Start of GIVEN INFORMATION

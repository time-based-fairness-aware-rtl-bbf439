// tblmi_workload_run: one multiprogrammed workload run on the TB-LMI memory
// system, with a reference model that checks every cycle.
//
// The run has NCORES cores with one thread each. Threads 0..NMEM-1 are memory
// intensive (frequent misses, most of them streaming through one row of one
// of two banks, so row hits are common); threads NMEM..NCORES-1 are memory
// non-intensive (rare misses to random rows); thread IDs from NCORES up are
// unused, as in a 4-core system on 8 thread IDs. "mem" workloads have all
// threads intensive, "mix" workloads half of them.
//
// The reference model is the one of the full-size test: copies of the bank
// queues, row buffers, busy times, first-ready runs and of the Meta
// controller, predicting every scheduled request, its rule and row buffer
// class, every access end, the L2 stall, the quantum ends, TMA totals and
// TPSR words. On top of that the run checks what the scheduler is for:
//   - every core's thread is served (no thread starves);
//   - after warm-up, every non-intensive or idle thread ranks ahead of every
//     intensive thread in the Meta-TPSR;
//   - in mix workloads, non-intensive threads wait less in the bank queues,
//     on average, than intensive threads once the ranking is in use;
//   - in mem workloads, intensive threads with the same traffic receive
//     service within a factor of two of each other.
// Queue depth, quantum lengths and FRT are parameters so that workloads that
// differ only in those sizes share this module; quanta are shortened so the
// run stays short.
//
// Interface: clk in; finished goes high when the run ends, with its check
// and failure counts on checks_o/failures_o.
module tblmi_workload_run
  import tblmi_pkg::*;
#(
  parameter string       NAME   = "8mix",
  parameter int unsigned NCORES = 8,
  parameter int unsigned NMEM   = 4,
  parameter int unsigned QD     = QDEPTH_DEF,
  parameter int unsigned SQ     = 50_000,
  parameter int unsigned WU     = 50_000,
  parameter int unsigned FRT    = FRT_DEF,
  parameter int unsigned NQ     = 4,
  parameter int unsigned SEED   = 1
) (
  input  logic clk,
  output logic finished,
  output int   checks_o,
  output int   failures_o
);

  localparam longint RUN_CYCLES = longint'(WU) + longint'(NQ) * longint'(SQ) + 20;
  localparam longint RANKED_AT  = longint'(WU) + 2;   // first ranking in the banks

  logic rst_n = 1'b0;
  logic req_valid, req_we, req_ready, flush;
  tid_t req_tid;
  logic [ADDR_W-1:0] req_addr;
  tag_t req_tag;
  logic     [NUM_BANKS-1:0] iss_valid, done;
  mem_req_t [NUM_BANKS-1:0] iss_req, done_req;
  rb_kind_e [NUM_BANKS-1:0] iss_kind;
  pick_e    [NUM_BANKS-1:0] iss_pick;
  logic [NUM_BANKS-1:0][$clog2(QD+1)-1:0] q_count;
  logic [NUM_BANKS-1:0][TPSR_W-1:0] bank_tpsr;
  logic [TPSR_W-1:0] meta_tpsr;
  logic [NUM_THREADS-1:0][TMA_W_DEF-1:0] tma_total;
  logic q_end, fcfs_mode;

  tblmi_mem_system #(.QDEPTH(QD), .SQ(SQ), .WARMUP(WU), .FRT(FRT)) dut (.*);

  int checks = 0, failures = 0;
  assign checks_o   = checks;
  assign failures_o = failures;
  initial finished = 1'b0;

  task automatic check(input bit ok, input string what);
    checks++;
    if (!ok) begin
      failures++;
      if (failures < 10) $display("FAIL %s: %s at cycle %0d", NAME, what, cyc);
    end
  endtask

  // ------------------------------------------------------------ reference
  mem_req_t m_q[NUM_BANKS][$];
  longint   m_t[NUM_BANKS][$];      // push cycle of each queued request
  bit       m_open[NUM_BANKS];
  row_t     m_row[NUM_BANKS];
  bit       m_busy[NUM_BANKS];
  int       m_left[NUM_BANKS];
  int       m_run[NUM_BANKS];
  mem_req_t m_cur[NUM_BANKS];
  int       m_order[NUM_THREADS], m_pend[NUM_THREADS];
  longint   m_cnt[NUM_THREADS], m_tot[NUM_THREADS];
  bit       m_fcfs = 1;
  longint   cyc = 0;
  longint   bcast_at = -1;

  // mechanism counters
  int n_fcfs = 0, n_l1 = 0, n_l2 = 0, n_frt = 0, n_stall = 0, n_qend = 0;
  int n_bcast = 0, n_rank_change = 0, n_flush = 0, n_done = 0;
  int n_kind[3] = '{0, 0, 0};
  longint n_served[NUM_THREADS], n_late[NUM_THREADS], w_late[NUM_THREADS];

  function automatic logic [TPSR_W-1:0] pack(input int o[NUM_THREADS]);
    logic [TPSR_W-1:0] w;
    w = '0;
    for (int s = 0; s < NUM_THREADS; s++) w = (w << TID_W) | TPSR_W'(o[s]);
    return w;
  endfunction

  task automatic rank_totals(output int o[NUM_THREADS]);
    for (int i = 0; i < NUM_THREADS; i++) o[i] = i;
    for (int i = 0; i < NUM_THREADS; i++)
      for (int j = i + 1; j < NUM_THREADS; j++)
        if (m_tot[o[j]] < m_tot[o[i]] || (m_tot[o[j]] == m_tot[o[i]] && o[j] < o[i])) begin
          int k; k = o[i]; o[i] = o[j]; o[j] = k;
        end
  endtask

  // ------------------------------------------------------- traffic source
  bit       have_req = 0;
  mem_req_t pend;
  logic [BANK_W-1:0] pend_bank;
  int       tagc = 0;
  row_t     stream_row[NUM_THREADS];

  task automatic new_request();
    int t;
    bit intensive;
    // an intensive thread misses about once every 16*NCORES cycles,
    // a non-intensive one about 25 times less often
    t = $urandom % NCORES;
    intensive = (t < NMEM);
    if (intensive ? ($urandom % 16 == 0) : ($urandom % 200 != 0)) return;
    have_req = 1;
    pend = '0;
    pend.tid = tid_t'(t);
    pend.we  = ($urandom % 4 == 0);
    pend.tag = tag_t'(tagc++);
    pend.col = col_t'($urandom);
    if (intensive && $urandom % 8 != 0) begin
      if ($urandom % 64 == 0) stream_row[t] = row_t'($urandom);
      pend.row = stream_row[t];
      pend_bank = BANK_W'(t + ($urandom % 2));
    end else begin
      pend.row = row_t'($urandom);
      pend_bank = BANK_W'($urandom);
    end
  endtask

  initial begin
    for (int t = 0; t < NUM_THREADS; t++) begin
      m_order[t] = t; m_cnt[t] = 0; m_tot[t] = 0; n_served[t] = 0; n_late[t] = 0; w_late[t] = 0;
      stream_row[t] = row_t'(t * 17);
    end
    for (int b = 0; b < NUM_BANKS; b++) begin
      m_open[b] = 0; m_row[b] = '0; m_busy[b] = 0; m_left[b] = 0; m_run[b] = 0;
    end
    void'($urandom(SEED));
    req_valid = 0; req_tid = '0; req_addr = '0; req_we = 0; req_tag = '0; flush = 0;
    repeat (3) @(posedge clk);
    @(negedge clk);
    rst_n = 1'b1;
    while (cyc < RUN_CYCLES) begin
      bit exp_iss[NUM_BANKS];
      int exp_idx[NUM_BANKS], lat[NUM_BANKS];
      pick_e exp_pick;
      // ------------- stimulus
      if (!have_req) new_request();
      req_valid = have_req;
      req_tid   = pend.tid;
      req_addr  = {pend.row, pend_bank, pend.col};
      req_we    = pend.we;
      req_tag   = pend.tag;
      flush     = 1'b0;
      #1;
      // ------------- Meta checks
      check(q_end == (cyc == longint'(WU) || (cyc > longint'(WU) && (cyc - longint'(WU)) % longint'(SQ) == 0)), "quantum end cycle");
      check(fcfs_mode == m_fcfs, "warm-up FCFS mode");
      if (cyc == bcast_at + 1) begin
        check(meta_tpsr == pack(m_pend), "Meta-TPSR ranking");
        for (int b = 0; b < NUM_BANKS; b++) check(bank_tpsr[b] == pack(m_order), "bank TPSR before load");
      end
      if (cyc == bcast_at + 2)
        for (int b = 0; b < NUM_BANKS; b++) check(bank_tpsr[b] == pack(m_order), "bank TPSR after broadcast");
      if (q_end || cyc % 10_000 == 7)
        for (int t = 0; t < NUM_THREADS; t++) check(longint'(tma_total[t]) == m_tot[t], "TMA total");
      // ------------- L2 port
      check(req_ready == (m_q[pend_bank].size() < int'(QD)), "L2 stall when the bank queue is full");
      if (req_valid && !req_ready) n_stall++;
      // ------------- banks
      for (int b = 0; b < NUM_BANKS; b++) begin
        bit any_hit, any_miss, l1;
        check(int'(q_count[b]) == m_q[b].size(), "queue occupancy");
        check(done[b] == (m_busy[b] && m_left[b] == 1), "access end cycle");
        if (done[b]) begin
          check(done_req[b] == m_cur[b], "finished request");
          n_done++;
        end
        exp_iss[b] = (m_q[b].size() > 0) && (!m_busy[b] || m_left[b] == 1);
        check(iss_valid[b] == exp_iss[b], "bank schedules when free and a request waits");
        exp_idx[b] = -1;
        if (exp_iss[b]) begin
          any_hit = 0; any_miss = 0;
          foreach (m_q[b][i]) if (m_open[b] && m_q[b][i].row == m_row[b]) any_hit = 1; else any_miss = 1;
          l1 = (FRT != 0) && (m_run[b] < FRT);
          if (m_fcfs) begin
            exp_idx[b] = 0; exp_pick = PICK_FCFS; n_fcfs++;
          end else if (l1 && any_hit) begin
            exp_pick = PICK_LEVEL1; n_l1++;
            foreach (m_q[b][i]) if (exp_idx[b] < 0 && m_open[b] && m_q[b][i].row == m_row[b]) exp_idx[b] = i;
          end else begin
            exp_pick = PICK_LEVEL2; n_l2++;
            if (!l1 && any_hit) n_frt++;
            for (int s = 0; s < NUM_THREADS && exp_idx[b] < 0; s++)
              foreach (m_q[b][i])
                if (exp_idx[b] < 0 && int'(m_q[b][i].tid) == m_order[s] &&
                    !(!l1 && any_miss && m_open[b] && m_q[b][i].row == m_row[b]))
                  exp_idx[b] = i;
          end
          check(iss_req[b] == m_q[b][exp_idx[b]], "scheduled request");
          check(iss_pick[b] == exp_pick, "picking rule");
          if (!m_open[b]) begin
            check(iss_kind[b] == RB_CLOSED, "closed-row class"); lat[b] = T_CLOSED_DEF;
          end else if (m_q[b][exp_idx[b]].row == m_row[b]) begin
            check(iss_kind[b] == RB_HIT, "row-hit class"); lat[b] = T_HIT_DEF;
          end else begin
            check(iss_kind[b] == RB_CONFLICT, "row-conflict class"); lat[b] = T_CONFLICT_DEF;
          end
          n_kind[int'(iss_kind[b])]++;
          m_run[b] = (exp_pick == PICK_LEVEL1) ? m_run[b] + 1 : 0;
        end
      end
      // ------------- reference update for the coming edge
      if (q_end) begin
        int o[NUM_THREADS];
        n_qend++;
        for (int t = 0; t < NUM_THREADS; t++) begin
          m_tot[t] += m_cnt[t];
          m_cnt[t] = 0;
        end
        rank_totals(o);
        if (n_qend > 1 && pack(o) != pack(m_pend)) n_rank_change++;
        m_pend = o;
        bcast_at = cyc + 2;
      end else if (flush) begin
        n_flush++;
        foreach (m_tot[t]) m_tot[t] = 0;
      end
      if (cyc == bcast_at) begin
        m_order = m_pend;
        m_fcfs = 0;
        n_bcast++;
      end
      for (int b = 0; b < NUM_BANKS; b++) begin
        int sz0;
        sz0 = m_q[b].size();
        if (exp_iss[b]) begin
          m_cur[b] = m_q[b][exp_idx[b]];
          m_cnt[m_cur[b].tid]++;
          n_served[m_cur[b].tid]++;
          m_open[b] = 1; m_row[b] = m_cur[b].row;
          m_busy[b] = 1; m_left[b] = lat[b];
          if (cyc > RANKED_AT) begin
            n_late[m_cur[b].tid]++;
            w_late[m_cur[b].tid] += cyc - m_t[b][exp_idx[b]];
          end
          m_q[b].delete(exp_idx[b]);
          m_t[b].delete(exp_idx[b]);
        end else if (m_busy[b]) begin
          m_left[b]--;
          if (m_left[b] == 0) m_busy[b] = 0;
        end
        if (req_valid && int'(pend_bank) == b && sz0 < int'(QD)) begin
          m_q[b].push_back(pend);
          m_t[b].push_back(cyc + 1);
          have_req = 0;
        end
      end
      @(negedge clk);
      cyc++;
    end
    // ------------- workload-level checks
    begin
      real w_mem, w_low;
      longint n_mem, n_low, s_min, s_max;
      int pos[NUM_THREADS];
      w_mem = 0; w_low = 0; n_mem = 0; n_low = 0; s_min = -1; s_max = 0;
      for (int s = 0; s < NUM_THREADS; s++) pos[int'(tpsr_slot(meta_tpsr, s))] = s;
      for (int t = 0; t < int'(NCORES); t++) begin
        check(n_served[t] > 0, "every core's thread is served");
        if (t < int'(NMEM)) begin
          n_mem += n_late[t]; w_mem += real'(w_late[t]);
          if (s_min < 0 || n_served[t] < s_min) s_min = n_served[t];
          if (n_served[t] > s_max) s_max = n_served[t];
        end else begin
          n_low += n_late[t]; w_low += real'(w_late[t]);
        end
      end
      for (int a = 0; a < NUM_THREADS; a++)
        for (int m = 0; m < int'(NMEM); m++)
          if (a >= int'(NMEM)) check(pos[a] < pos[m], "light or idle threads rank ahead of intensive ones");
      if (NMEM < NCORES && n_low > 0 && n_mem > 0) begin
        $display("%s: average queue wait intensive %0.1f, non-intensive %0.1f cycles",
                 NAME, w_mem / real'(n_mem), w_low / real'(n_low));
        check(w_low / real'(n_low) < w_mem / real'(n_mem), "non-intensive threads wait less");
      end
      if (NMEM == NCORES) begin
        $display("%s: intensive threads served between %0d and %0d", NAME, s_min, s_max);
        check(2 * s_min >= s_max, "intensive threads served within a factor of two");
      end
    end
    $display("%s: fcfs=%0d level1=%0d level2=%0d frt-limit=%0d stalls=%0d hit=%0d closed=%0d conflict=%0d quanta=%0d ranking changes=%0d",
             NAME, n_fcfs, n_l1, n_l2, n_frt, n_stall, n_kind[0], n_kind[1], n_kind[2], n_qend, n_rank_change);
    check(n_fcfs > 0 && n_l2 > 0 && n_stall > 0, "warm-up, level 2 and stalls happened");
    check(FRT == 0 || (n_l1 > 0 && n_frt > 0), "level 1 and its threshold happened");
    check(n_qend == int'(NQ) + 1 && n_bcast == int'(NQ) + 1, "quantum ends and broadcasts");
    finished = 1'b1;
  end
endmodule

End of GIVEN INFORMATION

◆ **WHAT YOU HAVE TO DO**
Filter the data down to the lines that contain the string "factor", and copy them.

◆ **EXERCISE RESULT**
//     service within a factor of two of each other.
        check(2 * s_min >= s_max, "intensive threads served within a factor of two");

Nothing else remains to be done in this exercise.